##### Provided entries #####
// tb_gauss_adder_tree: applies directed windows (all zero, all 255, single
// hot pixels) and random windows to the Gaussian adder tree and checks the
// output against the truth-table model of the same tree. It also checks
// that the result is never above the exact kernel sum and counts windows
// where the approximation changes the result.
module tb_gauss_adder_tree;
  import gauss_pkg::*;
  import tb_mdemas_ref_pkg::*;

  win_t win;
  pix_t pix;
  int checks = 0, failures = 0, inexact = 0;
  int unsigned p[3][3];

  gauss_adder_tree dut (.win(win), .pix(pix));

  initial begin
    #10000000;
    failures++;
    $display("TB_RESULT checks=%0d failures=%0d", checks, failures);
    $finish;
  end

  task automatic apply();
    int unsigned expv, exact;
    for (int i = 0; i < 3; i++)
      for (int j = 0; j < 3; j++) win[i][j] = pix_t'(p[i][j]);
    #1;
    expv  = ref_filter(p, 1);
    exact = ref_filter(p, 0);
    checks++;
    if (int'(pix) != int'(expv)) begin
      failures++;
      $display("FAIL got %0d expected %0d (exact %0d)", pix, expv, exact);
    end
    checks++;
    if (int'(pix) > int'(exact)) failures++;
    if (int'(pix) != int'(exact)) inexact++;
  endtask

  initial begin
    for (int i = 0; i < 3; i++) for (int j = 0; j < 3; j++) p[i][j] = 0;
    apply();
    for (int i = 0; i < 3; i++) for (int j = 0; j < 3; j++) p[i][j] = 255;
    apply();
    checks++;
    if (pix != 8'd247 && pix > 8'd247) failures++;
    for (int k = 0; k < 9; k++) begin
      for (int i = 0; i < 3; i++) for (int j = 0; j < 3; j++) p[i][j] = 0;
      p[k / 3][k % 3] = 255;
      apply();
      // a single pixel of 255 must come out as 255 >> shift exactly
      checks++;
      if (int'(pix) != (255 >> ref_shift(k / 3, k % 3))) failures++;
    end
    for (int n = 0; n < 50000; n++) begin
      for (int i = 0; i < 3; i++) for (int j = 0; j < 3; j++) p[i][j] = $urandom % 256;
      apply();
    end
    checks++;
    if (inexact == 0) failures++;
    $display("inexact results: %0d", inexact);
    $display("TB_RESULT checks=%0d failures=%0d", checks, failures);
    $finish;
  end
endmodule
#####
Once more, write out the records above, exactly as they stand.

Written answer:
// tb_gauss_adder_tree: applies directed windows (all zero, all 255, single
// hot pixels) and random windows to the Gaussian adder tree and checks the
// output against the truth-table model of the same tree. It also checks
// that the result is never above the exact kernel sum and counts windows
// where the approximation changes the result.
module tb_gauss_adder_tree;
  import gauss_pkg::*;
  import tb_mdemas_ref_pkg::*;

  win_t win;
  pix_t pix;
  int checks = 0, failures = 0, inexact = 0;
  int unsigned p[3][3];

  gauss_adder_tree dut (.win(win), .pix(pix));

  initial begin
    #10000000;
    failures++;
    $display("TB_RESULT checks=%0d failures=%0d", checks, failures);
    $finish;
  end

  task automatic apply();
    int unsigned expv, exact;
    for (int i = 0; i < 3; i++)
      for (int j = 0; j < 3; j++) win[i][j] = pix_t'(p[i][j]);
    #1;
    expv  = ref_filter(p, 1);
    exact = ref_filter(p, 0);
    checks++;
    if (int'(pix) != int'(expv)) begin
      failures++;
      $display("FAIL got %0d expected %0d (exact %0d)", pix, expv, exact);
    end
    checks++;
    if (int'(pix) > int'(exact)) failures++;
    if (int'(pix) != int'(exact)) inexact++;
  endtask

  initial begin
    for (int i = 0; i < 3; i++) for (int j = 0; j < 3; j++) p[i][j] = 0;
    apply();
    for (int i = 0; i < 3; i++) for (int j = 0; j < 3; j++) p[i][j] = 255;
    apply();
    checks++;
    if (pix != 8'd247 && pix > 8'd247) failures++;
    for (int k = 0; k < 9; k++) begin
      for (int i = 0; i < 3; i++) for (int j = 0; j < 3; j++) p[i][j] = 0;
      p[k / 3][k % 3] = 255;
      apply();
      // a single pixel of 255 must come out as 255 >> shift exactly
      checks++;
      if (int'(pix) != (255 >> ref_shift(k / 3, k % 3))) failures++;
    end
    for (int n = 0; n < 50000; n++) begin
      for (int i = 0; i < 3; i++) for (int j = 0; j < 3; j++) p[i][j] = $urandom % 256;
      apply();
    end
    checks++;
    if (inexact == 0) failures++;
    $display("inexact results: %0d", inexact);
    $display("TB_RESULT checks=%0d failures=%0d", checks, failures);
    $finish;
  end
endmodule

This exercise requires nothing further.